It's said that a foolish consistency is the hobgoblin of little minds. Apparently optimizing compilers are the hobgoblins of many programmers' minds. This discussion used to be at the bottom of the answer, but people apparently can't be bothered to read that far, so I'm moving it up here to avoid getting questions that I've already answered.

AN OPTIMIZING COMPILER MAY NOTICE THAT THIS CODE DOES NOTHING, AND MAY OPTIMIZE IT ALL AWAY. IT IS THE OPTIMIZER'S JOB TO DO STUFF LIKE THAT, AND FIGHTING THE OPTIMIZER IS A FOOL'S ERRAND. I WOULD RECOMMEND COMPILING THIS CODE WITH OPTIMIZATION TURNED OFF BECAUSE THERE IS NO GOOD WAY TO FOOL EVERY OPTIMIZER CURRENTLY IN USE OR THAT WILL BE IN USE IN THE FUTURE. ANYBODY WHO TURNS THE OPTIMIZER ON AND THEN COMPLAINS ABOUT FIGHTING IT SHOULD BE SUBJECT TO PUBLIC RIDICULE. If I cared about nanosecond precision I wouldn't use std::clock(). If I wanted to publish the results as a doctoral thesis I would make a bigger deal about this, and I would probably compare GCC, Tendra/Ten15, LLVM, Watcom, Borland, Visual C++, Digital Mars, ICC and other compilers. As it is, heap allocation takes hundreds of times longer than stack allocation, and I don't see anything useful about investigating the question any further.

The optimizer has a mission to get rid of the code I'm testing. I don't see any reason to tell the optimizer to run and then try to fool the optimizer into not actually optimizing. But if I saw value in doing that, I would do one or more of the following:

Add a data member to class empty, and access that data member in the loop; but if I only ever read from the data member the optimizer can do constant folding and remove the loop; if I only ever write to the data member, the optimizer may skip all but the very last iteration of the loop. Additionally, the question wasn't "stack allocation and data access vs. heap allocation and data access."
Declare e volatile, but volatile is often compiled incorrectly (PDF).
Take the address of e inside the loop (and maybe assign it to a variable that is declared extern and defined in another file). But even in this case, the compiler may notice that -- on the stack at least -- e will always be allocated at the same memory address, and then do constant folding like in (1) above. I get all iterations of the loop, but the object is never actually allocated.

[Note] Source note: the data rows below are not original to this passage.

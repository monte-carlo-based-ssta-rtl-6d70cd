// tb_arc_delay_gen: checks the per-arc delay-sample generator.
//  * Exact: a reference NDRNG with the same seed gives z; one clock later the
//    delay must be MEAN + floor(SIGMA*z/512 + 0.5), clamped to [0, 65535].
//  * Statistics of the main instance (mean 250, sigma 25 units): sample mean
//    within 1 unit of 250 and sample sigma within 5 % of 25.
//  * Two extra instances are set up so that the low clamp (mean 10, sigma 100)
//    and the high clamp (mean 65500, sigma 100) must both act.
module tb_arc_delay_gen;
  import mcssta_pkg::*;
  localparam logic [63:0] SEED = 64'h0F0F_1234_5678_9ABC;
  localparam int unsigned NS   = 10000;

  logic clk = 0, rst_n = 0, en = 0;
  delay_t d_main, d_lo, d_hi;
  z_t z;
  int checks = 0, failures = 0;

  always #5 clk = ~clk;

  arc_delay_gen #(.MEAN(16'd250),   .SIGMA(16'd25),  .SEED(SEED)) dut   (.clk, .rst_n, .en, .delay_o(d_main));
  arc_delay_gen #(.MEAN(16'd10),    .SIGMA(16'd100), .SEED(SEED)) dut_lo(.clk, .rst_n, .en, .delay_o(d_lo));
  arc_delay_gen #(.MEAN(16'd65500), .SIGMA(16'd100), .SEED(SEED)) dut_hi(.clk, .rst_n, .en, .delay_o(d_hi));
  ndrng #(.SEED(SEED)) ref_n (.clk, .rst_n, .en, .z_o(z));

  function automatic int expect_delay(int mean, int sigma, int zz);
    int v;
    v = mean + $floor(real'(sigma) * real'(zz) / 512.0 + 0.5);
    if (v < 0) v = 0;
    if (v > 65535) v = 65535;
    return v;
  endfunction

  initial begin : watchdog
    repeat (NS + 5000) @(posedge clk);
    failures++;
    $display("TB_RESULT checks=%0d failures=%0d", checks, failures);
    $finish;
  end

  initial begin
    int zp, n_lo = 0, n_hi = 0;
    real s1 = 0.0, s2 = 0.0, m, sd;
    repeat (2) @(posedge clk);
    rst_n <= 1;
    @(posedge clk);
    en <= 1'b1;
    repeat (2) @(posedge clk);   // RNG word, first z
    #1;
    zp = int'(z);
    for (int n = 0; n < NS; n++) begin
      @(posedge clk);
      #1;
      checks += 3;
      if (int'(d_main) != expect_delay(250, 25, zp)) begin
        failures++;
        if (failures < 5) $display("main %0d: got %0d exp %0d", n, d_main, expect_delay(250, 25, zp));
      end
      if (int'(d_lo) != expect_delay(10, 100, zp)) failures++;
      if (int'(d_hi) != expect_delay(65500, 100, zp)) failures++;
      if (d_lo == 0) n_lo++;
      if (d_hi == 16'hFFFF) n_hi++;
      s1 += real'(d_main);
      s2 += real'(d_main) * real'(d_main);
      zp = int'(z);
    end
    m  = s1 / NS;
    sd = $sqrt(s2 / NS - m * m);
    $display("arc_delay_gen: mean %f sigma %f, low clamps %0d, high clamps %0d", m, sd, n_lo, n_hi);
    checks++; if (m < 249.0 || m > 251.0) begin failures++; $display("mean off"); end
    checks++; if (sd < 23.75 || sd > 26.25) begin failures++; $display("sigma off"); end
    checks++; if (n_lo == 0) begin failures++; $display("low clamp never acted"); end
    checks++; if (n_hi == 0) begin failures++; $display("high clamp never acted"); end
    $display("TB_RESULT checks=%0d failures=%0d", checks, failures);
    $finish;
  end
endmodule
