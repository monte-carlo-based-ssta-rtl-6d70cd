// dglc: delay-sample generator and LAT calculator, the per-gate unit of the
// pipelined Monte Carlo SSTA engine. Every gate of the target netlist becomes one
// DGLC.
//
// For each of its N_IN input arcs the DGLC holds an arc_delay_gen (an NDRNG fed by
// an LFSR RNG, scaled to the arc's mean and standard deviation). In one clock it
// adds each arc's delay sample to the arrival time on that input and takes the
// maximum (latest arrival, longest-path analysis) or minimum (earliest arrival,
// shortest-path analysis) of the sums with the comparator:
//     at_o <= max/min_k ( at_i[k] + delay_k )
// The adders saturate at the top of the delay range instead of wrapping.
//
// Interface: at_i[k] for k >= N_IN are ignored. at_o is registered: one gate level
// per clock, so a new Monte Carlo run can enter every clock. Everything holds while
// en is low. MEAN/SIGMA/SEED carry one value per arc; the arc seeds must differ
// between all arcs of the engine. The structure (NDRNGs, adders, comparator, one
// gate per clock) follows the source; saturation and the per-arc seeds' form are
// this design's choices.
module dglc
  import mcssta_pkg::*;
#(
  parameter int unsigned                     N_IN  = 2,
  parameter logic [MAX_FANIN-1:0][DELAY_W-1:0] MEAN  = {DELAY_W'(280), DELAY_W'(250)},
  parameter logic [MAX_FANIN-1:0][DELAY_W-1:0] SIGMA = {DELAY_W'(28), DELAY_W'(25)},
  parameter logic [MAX_FANIN-1:0][LFSR_W-1:0]  SEED  = {64'hC2B2_AE3D_27D4_EB4F,
                                                        64'h9E37_79B9_7F4A_7C15}
) (
  input  logic   clk,
  input  logic   rst_n,
  input  logic   en,
  input  logic   mode_min,
  input  delay_t at_i [MAX_FANIN],
  output delay_t at_o
);

  delay_t dly [N_IN];
  delay_t sum [N_IN];
  delay_t best;

  for (genvar k = 0; k < int'(N_IN); k++) begin : g_arc
    arc_delay_gen #(
      .MEAN (MEAN[k]),
      .SIGMA(SIGMA[k]),
      .SEED (SEED[k])
    ) u_gen (
      .clk    (clk),
      .rst_n  (rst_n),
      .en     (en),
      .delay_o(dly[k])
    );

    // Saturating adder: arrival time plus arc delay.
    always_comb begin
      logic [DELAY_W:0] s;
      s      = {1'b0, at_i[k]} + {1'b0, dly[k]};
      sum[k] = s[DELAY_W] ? DELAY_MAX : s[DELAY_W-1:0];
    end
  end

  at_comparator #(.N(N_IN)) u_cmp (
    .mode_min(mode_min),
    .at_i    (sum),
    .at_o    (best)
  );

  always_ff @(posedge clk) begin
    if (!rst_n)  at_o <= '0;
    else if (en) at_o <= best;
  end

endmodule
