// tb_dglc: checks one DGLC per clock against a reference built from separate
// arc delay generators with the same parameters and seeds:
//     at_o(t+1) = max/min_k sat(at_i[k](t) + delay_k(t)).
// Random input arrival times (some close to the top of the range, so that the
// saturating adders act), both comparator modes, random stalls, and a one-input
// (inverter) DGLC alongside the two-input one.
module tb_dglc;
  import mcssta_pkg::*;
  localparam logic [63:0] S0 = 64'h1111_2222_3333_4444, S1 = 64'h5555_6666_7777_8888;

  logic clk = 0, rst_n = 0, en = 0, mode_min = 0;
  delay_t at_in [MAX_FANIN];
  delay_t y2, y1, r0, r1, ri;
  int checks = 0, failures = 0;

  always #5 clk = ~clk;

  dglc #(.N_IN(2), .MEAN({16'd280, 16'd250}), .SIGMA({16'd28, 16'd25}), .SEED({S1, S0})) dut2 (
    .clk, .rst_n, .en, .mode_min, .at_i(at_in), .at_o(y2));
  dglc #(.N_IN(1), .MEAN({16'd0, 16'd180}), .SIGMA({16'd0, 16'd18}), .SEED({S1, S1})) dut1 (
    .clk, .rst_n, .en, .mode_min, .at_i(at_in), .at_o(y1));

  arc_delay_gen #(.MEAN(16'd250), .SIGMA(16'd25), .SEED(S0)) ref0 (.clk, .rst_n, .en, .delay_o(r0));
  arc_delay_gen #(.MEAN(16'd280), .SIGMA(16'd28), .SEED(S1)) ref1 (.clk, .rst_n, .en, .delay_o(r1));
  arc_delay_gen #(.MEAN(16'd180), .SIGMA(16'd18), .SEED(S1)) refi (.clk, .rst_n, .en, .delay_o(ri));

  function automatic int sat_add(int a, int b);
    return (a + b > 65535) ? 65535 : a + b;
  endfunction

  initial begin : watchdog
    repeat (20000) @(posedge clk);
    failures++;
    $display("TB_RESULT checks=%0d failures=%0d", checks, failures);
    $finish;
  end

  initial begin
    int e2, e1, s0, s1, n_sat = 0, n_stall = 0, n_min = 0, n_max = 0;
    logic was_en;
    at_in[0] = '0; at_in[1] = '0;
    repeat (2) @(posedge clk);
    rst_n <= 1;
    @(posedge clk);
    for (int n = 0; n < 5000; n++) begin
      @(negedge clk);
      at_in[0] = (n % 97 == 5) ? 16'hFF80 : delay_t'($urandom_range(0, 2000));
      at_in[1] = delay_t'($urandom_range(0, 2000));
      mode_min = (n >= 2500);
      en       = ($urandom_range(0, 7) != 0);
      was_en   = en;
      s0 = sat_add(int'(at_in[0]), int'(r0));
      s1 = sat_add(int'(at_in[1]), int'(r1));
      if (en && s0 == 65535) n_sat++;
      e2 = mode_min ? ((s0 < s1) ? s0 : s1) : ((s0 > s1) ? s0 : s1);
      e1 = sat_add(int'(at_in[0]), int'(ri));
      @(posedge clk);
      #1;
      if (!was_en) begin n_stall++; continue; end
      if (mode_min) n_min++; else n_max++;
      checks += 2;
      if (int'(y2) != e2) begin
        failures++;
        if (failures < 5) $display("n=%0d mode %0d: got %0d exp %0d", n, mode_min, y2, e2);
      end
      if (int'(y1) != e1) failures++;
    end
    checks++;
    if (n_sat == 0 || n_stall == 0 || n_min == 0 || n_max == 0) begin
      failures++;
      $display("not exercised: sat %0d stall %0d min %0d max %0d", n_sat, n_stall, n_min, n_max);
    end
    $display("TB_RESULT checks=%0d failures=%0d", checks, failures);
    $finish;
  end
endmodule
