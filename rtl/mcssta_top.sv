// mcssta_top: fully pipelined Monte Carlo statistical static timing analysis
// (MC-SSTA) engine dedicated to one target netlist.
//
// Every gate of the netlist GATES becomes a DGLC (delay-sample generator and LAT
// calculator) and every netlist wire a link, so the engine's structure is the
// netlist's own. Each clock with en high, a new Monte Carlo run (one virtual die)
// enters at the primary inputs, whose arrival time is 0; a gate at level L holds
// that run's arrival time L clocks later. Links into a gate are padded with
// registers so that all its inputs belong to the same run, and the primary outputs
// are padded to the netlist depth D. The sink comparator takes the max (or min) of
// the primary-output arrival times, giving one sample of the circuit delay per
// clock, D+1 enabled clocks after the run entered. The samples also feed a delay
// histogram that can be read out at the end of an analysis.
//
// GATES must be in topological order (a gate's inputs are primary inputs or
// earlier gates); node n < N_PI is a primary input, node N_PI+g the output of gate
// g. PO lists the nodes of the primary outputs. The source describes a program that
// writes one such engine per netlist; here the same structure is built at
// elaboration from the netlist parameters. The default netlist is a 6x6-bit
// array multiplier (mult6_netlist_pkg).
//
// Interface and timing:
//   en            advance the whole pipeline by one run (low = stall, all state holds)
//   mode_min      0: latest arrival / longest path (max), 1: earliest / shortest (min).
//                 A change flushes the runs in flight (they are not reported).
//   delay_o       circuit delay sample, valid in the clock delay_valid_o is high;
//                 delay_valid_o pulses once per sample.
//   hist_*        histogram clear and read port, hist_n_samples_o samples counted.
module mcssta_top
  import mcssta_pkg::*;
#(
  parameter int unsigned N_PI        = mult6_netlist_pkg::N_PI,
  parameter int unsigned N_GATES     = mult6_netlist_pkg::N_GATES,
  parameter int unsigned N_PO        = mult6_netlist_pkg::N_PO,
  parameter gate_t       GATES [N_GATES] = mult6_netlist_pkg::GATES,
  parameter int unsigned PO    [N_PO]    = mult6_netlist_pkg::PO,
  parameter int unsigned HIST_BINS   = 64,
  parameter delay_t      HIST_BASE   = delay_t'(12500),
  parameter int unsigned HIST_SHIFT  = 5
) (
  input  logic                         clk,
  input  logic                         rst_n,
  input  logic                         en,
  input  logic                         mode_min,
  output delay_t                       delay_o,
  output logic                         delay_valid_o,
  input  logic                         hist_clear_i,
  input  logic [$clog2(HIST_BINS)-1:0] hist_rd_addr_i,
  output logic [31:0]                  hist_rd_data_o,
  output logic [31:0]                  hist_n_samples_o
);

  // Level of every gate: 1 + the largest level among its inputs, primary inputs
  // being level 0. One pass suffices because GATES is in topological order.
  typedef int unsigned level_t [N_GATES];

  function automatic level_t calc_levels();
    level_t      lv;
    int unsigned l, s;
    for (int unsigned g = 0; g < N_GATES; g++) begin
      l = 0;
      for (int unsigned k = 0; k < MAX_FANIN; k++) begin
        s = int'(GATES[g].src[k]);
        if (k < int'(GATES[g].n_in) && s >= N_PI && lv[s-N_PI] > l) l = lv[s-N_PI];
      end
      lv[g] = l + 1;
    end
    return lv;
  endfunction

  localparam level_t LEVEL = calc_levels();

  function automatic int unsigned node_level(int unsigned n);
    return (n < N_PI) ? 0 : LEVEL[n-N_PI];
  endfunction

  function automatic int unsigned netlist_depth();
    int unsigned d;
    d = 0;
    for (int unsigned p = 0; p < N_PO; p++)
      if (node_level(PO[p]) > d) d = node_level(PO[p]);
    return d;
  endfunction

  // Distinct, well-mixed LFSR seed for arc k of gate g (splitmix64 finaliser).
  function automatic logic [63:0] arc_seed(int unsigned g, int unsigned k);
    logic [63:0] z;
    z = 64'h9E37_79B9_7F4A_7C15 * (64'(2 * g) + 64'(k) + 64'd1);
    z = (z ^ (z >> 30)) * 64'hBF58_476D_1CE4_E5B9;
    z = (z ^ (z >> 27)) * 64'h94D0_49BB_1331_11EB;
    return z ^ (z >> 31);
  endfunction

  localparam int unsigned DEPTH = netlist_depth();

  delay_t at_gate [N_GATES];
  delay_t at_po   [N_PO];
  delay_t sink_at;

  // ---------------------------------------------------------------- DGLC array
  for (genvar g = 0; g < int'(N_GATES); g++) begin : g_gate
    localparam int unsigned LV = node_level(N_PI + g);
    delay_t at_in [MAX_FANIN];

    for (genvar k = 0; k < int'(MAX_FANIN); k++) begin : g_in
      localparam int unsigned SRC = int'(GATES[g].src[k]);
      if (k >= int'(GATES[g].n_in) || SRC < N_PI) begin : g_pi
        assign at_in[k] = '0;   // primary input (arrival 0) or unused input
      end else begin : g_link
        link #(.LAT(LV - 1 - node_level(SRC))) u_link (
          .clk  (clk),
          .rst_n(rst_n),
          .en   (en),
          .at_i (at_gate[SRC-N_PI]),
          .at_o (at_in[k])
        );
      end
    end

    dglc #(
      .N_IN (int'(GATES[g].n_in)),
      .MEAN (GATES[g].mean),
      .SIGMA(GATES[g].sigma),
      .SEED ({arc_seed(g, 1), arc_seed(g, 0)})
    ) u_dglc (
      .clk     (clk),
      .rst_n   (rst_n),
      .en      (en),
      .mode_min(mode_min),
      .at_i    (at_in),
      .at_o    (at_gate[g])
    );
  end

  // ------------------------------------------------- primary outputs and sink
  for (genvar p = 0; p < int'(N_PO); p++) begin : g_po
    if (PO[p] < N_PI) begin : g_pi
      assign at_po[p] = '0;
    end else begin : g_link
      link #(.LAT(DEPTH - node_level(PO[p]))) u_link (
        .clk  (clk),
        .rst_n(rst_n),
        .en   (en),
        .at_i (at_gate[PO[p]-N_PI]),
        .at_o (at_po[p])
      );
    end
  end

  at_comparator #(.N(N_PO)) u_sink (
    .mode_min(mode_min),
    .at_i    (at_po),
    .at_o    (sink_at)
  );

  // ----------------------------------------- run tracking (valid per level)
  logic [DEPTH:1] vld_q;
  logic           mode_q;

  always_ff @(posedge clk) begin
    if (!rst_n) begin
      vld_q  <= '0;
      mode_q <= 1'b0;
    end else if (mode_min != mode_q) begin
      mode_q <= mode_min;
      vld_q  <= '0;
      if (en) vld_q[1] <= 1'b1;
    end else if (en) begin
      vld_q <= {vld_q[DEPTH-1:1], 1'b1};
    end
  end

  always_ff @(posedge clk) begin
    if (!rst_n) begin
      delay_o       <= '0;
      delay_valid_o <= 1'b0;
    end else begin
      delay_valid_o <= en && vld_q[DEPTH] && (mode_min == mode_q);
      if (en) delay_o <= sink_at;
    end
  end

  // ---------------------------------------------------------------- histogram
  delay_histogram #(
    .N_BINS(HIST_BINS),
    .CNT_W (32),
    .BASE  (HIST_BASE),
    .SHIFT (HIST_SHIFT)
  ) u_hist (
    .clk           (clk),
    .rst_n         (rst_n),
    .clear_i       (hist_clear_i),
    .sample_valid_i(delay_valid_o),
    .sample_i      (delay_o),
    .rd_addr_i     (hist_rd_addr_i),
    .rd_data_o     (hist_rd_data_o),
    .n_samples_o   (hist_n_samples_o)
  );

endmodule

Beyond the obvious, this test is flawed in that it measures both allocation and deallocation, and the original question didn't ask about deallocation. Of course variables allocated on the stack are automatically deallocated at the end of their scope, so not calling delete would (1) skew the numbers (stack deallocation is included in the numbers about stack allocation, so it's only fair to measure heap deallocation) and (2) cause a pretty bad memory leak, unless we keep a reference to the new pointer and call delete after we've got our time measurement, but then keeping a reference will again skew the numbers.

On my machine, using g++ 3.4.4 on Windows, I get "0 clock ticks" for both stack and heap allocation for anything less than 100000 allocations, and even then I get "0 clock ticks" for stack allocation and "15 clock ticks" for heap allocation. When I measure 10,000,000 allocations, stack allocation takes 31 clock ticks and heap allocation takes 1562 clock ticks.

Two comments about the code:

Yes, an optimizing compiler may elide creating the empty objects. If I understand correctly, it may even elide the whole first loop. When I bumped up the iterations to 10,000,000 stack allocation took 31 clock ticks and heap allocation took 1562 clock ticks. I think it's safe to say that without telling g++ to optimize the executable, g++ did not elide the constructors.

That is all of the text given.